L’incontro nazionale è un appuntamento importante per l’Azione Cattolica e vuole essere un tempo privilegiato di ascolto, discernimento e progettazione condivisa per il futuro dell’associazione e della presenza dei laici nella Chiesa e nella società. Il tema “Abitare la fraternità per una cultura del dialogo”, spiegano gli organizzatori, nasce dalla volontà di assumere il Mediterraneo come immagine e orizzonte del discernimento associativo. Un mare che oggi è luogo di incontro tra popoli, culture e tradizioni diverse, ma anche spazio attraversato da conflitti, migrazioni, disuguaglianze e profonde trasformazioni sociali.

L’Azione Cattolica intende raccogliere la sfida di trasformare il Mediterraneo da frontiera segnata dalle divisioni a luogo simbolico e concreto di relazione, dialogo e speranza.

La scelta della città, inoltre, come sottolineato da monsignor Giuliodori, non è stata casuale. Bari, ha spiegato, è un luogo altamente simbolico, in quanto negli ultimi anni è stato uno dei più scelti a livello ecclesiale per sottolineare quanto il Mediterraneo sia cruciale. Era stato visitato da Francesco per la preghiera ecclesiale del 2018, e dall’allora presidente CEI, il cardinale Bassetti, nel 2020, perché affrontare le grandi questioni del Mediterraneo significa misurarsi con tutti i grandi temi che l’umanità sta affrontando.

Monsignor Giuliodori ha sottolineato la continuità tra il pontificato di Francesco e quello di Leone XIV, tra le encicliche Fratelli tutti e Magnifica Humanitas, un po’ diverse nella genesi e nelle finalità, ma totalmente convergenti dal punto di vista delle prospettive sociali e culturali. Bari, ha aggiunto, è «un luogo che concretamente si misura con le grandi sfide del nostro tempo» e se oggi «la vera sfida è quella di contrastare la cultura della potenza», non dimentichiamo la cultura dello scarto di cui parlava Francesco.

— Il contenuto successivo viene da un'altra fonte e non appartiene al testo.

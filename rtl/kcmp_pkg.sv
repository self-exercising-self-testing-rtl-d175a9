// kcmp_pkg: constants and helper functions shared by the self-exercising
// k-order comparator.
//
// A k-order comparator decides whether two n-bit operands differ in fewer
// than k bit positions (k = 1 is the ordinary equality comparator). The
// defaults below are the sizes the design is characterised at: 16-bit
// operands and a 2nd-order comparator. tvg_phase_e names the two halves of
// the test-vector period: in one half shift register B advances, in the other
// shift register A advances.
`timescale 1ns / 1ps

package kcmp_pkg;

  parameter int unsigned DEFAULT_N = 16;
  parameter int unsigned DEFAULT_K = 2;

  typedef enum logic {
    PH_SHIFT_B = 1'b0,   // B advances: weight of A^B falls from K to K-1
    PH_SHIFT_A = 1'b1    // A advances: weight of A^B rises from K-1 to K
  } tvg_phase_e;

endpackage
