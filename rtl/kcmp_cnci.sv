// kcmp_cnci: code / non-code indicator of the self-exercising comparator.
//
// During the test phase the comparator alternately receives a vector of weight
// K (expected output 0) and one of weight K-1 (expected output 1). The
// indicator is a single flip-flop that changes state with every vector, so q
// runs 0, 1, 0, 1, ... in step with the expected comparator output, and its
// inverted output q_n, taken as primary output Z0, is the complement of that
// output. A fault-free comparator thus keeps (Z0, Z1) double-rail encoded
// (Z0 != Z1) through the whole test phase. It shares no logic with the shift
// registers, so a fault in either shows up as a broken alternation.
//
// Interface: clk; rst_n, asynchronous active low, clears q; en, toggle enable
// (test phase); q, q_n. One toggle per enabled rising edge. The toggle
// flip-flop follows the original method; using q_n for Z0 and the reset value 0 are
// implementation choices.
`timescale 1ns / 1ps

module kcmp_cnci (
  input  logic clk,
  input  logic rst_n,
  input  logic en,
  output logic q,
  output logic q_n
);

  always_ff @(posedge clk or negedge rst_n) begin
    if (!rst_n)
      q <= 1'b0;
    else if (en)
      q <= ~q;
  end

  assign q_n = ~q;

endmodule
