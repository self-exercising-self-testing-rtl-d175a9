// tb_kcmp_cnci: self-checking test of the code / non-code indicator.
// After reset q must be 0; with en high it must run 1, 0, 1, ... (one change
// per clock); with en low it must hold; q_n must always be its complement.
`timescale 1ns / 1ps

module tb_kcmp_cnci;
  logic clk = 0, rst_n = 0, en = 0;
  logic q, q_n;
  logic exp_q;
  int checks = 0, failures = 0;

  kcmp_cnci dut (.clk(clk), .rst_n(rst_n), .en(en), .q(q), .q_n(q_n));

  always #5 clk = ~clk;

  initial begin
    repeat (2000) @(posedge clk);
    failures++;
    $display("TB_RESULT checks=%0d failures=%0d", checks, failures);
    $finish;
  end

  initial begin
    #12 rst_n = 1;
    exp_q = 1'b0;
    for (int t = 0; t < 400; t++) begin
      @(negedge clk);
      checks += 2;
      if (q !== exp_q) begin failures++; $display("FAIL t=%0d q=%b exp=%b", t, q, exp_q); end
      if (q_n !== ~q) failures++;
      en = (t < 40) ? 1'b1 : ($urandom_range(1, 0) == 1);
      @(posedge clk);
      if (en) exp_q = ~exp_q;
    end
    $display("TB_RESULT checks=%0d failures=%0d", checks, failures);
    $finish;
  end
endmodule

A Bari, ha affermato il presidente Notarstefano (leggi qui la sua intervista), «ci ascolteremo reciprocamente, faremo discernimento insieme, poi dialogheremo con la città. È un modo per raccontare quello che vogliamo essere in questo tempo come associazione: uno spazio di dialogo, un luogo dove ci si possa incontrare, un luogo che possa essere attraversato da tante persone, dove incontrare uno spazio di cura, uno spazio di ascolto, uno spazio dove essere riconosciuti nella ricchezza che si è».

Tanti gli appuntamenti previsti (leggi qui il programma), illustrati da Gitto e Tridente. Da non perdere i dialoghi mediterranei, di sabato 1 agosto, su pace, migrazioni, convivialità delle differenze e cambiamenti.

“Orizzonti Mediterranei”, spiegano gli organizzatori, vuole essere un laboratorio di fraternità e corresponsabilità: un’occasione per l’Azione Cattolica Italiana di rileggere il proprio servizio alla luce delle sfide del presente e di generare nuove forme di presenza nella Chiesa e nei territori, nella convinzione che il dialogo e l’incontro siano vie concrete per costruire pace e speranza.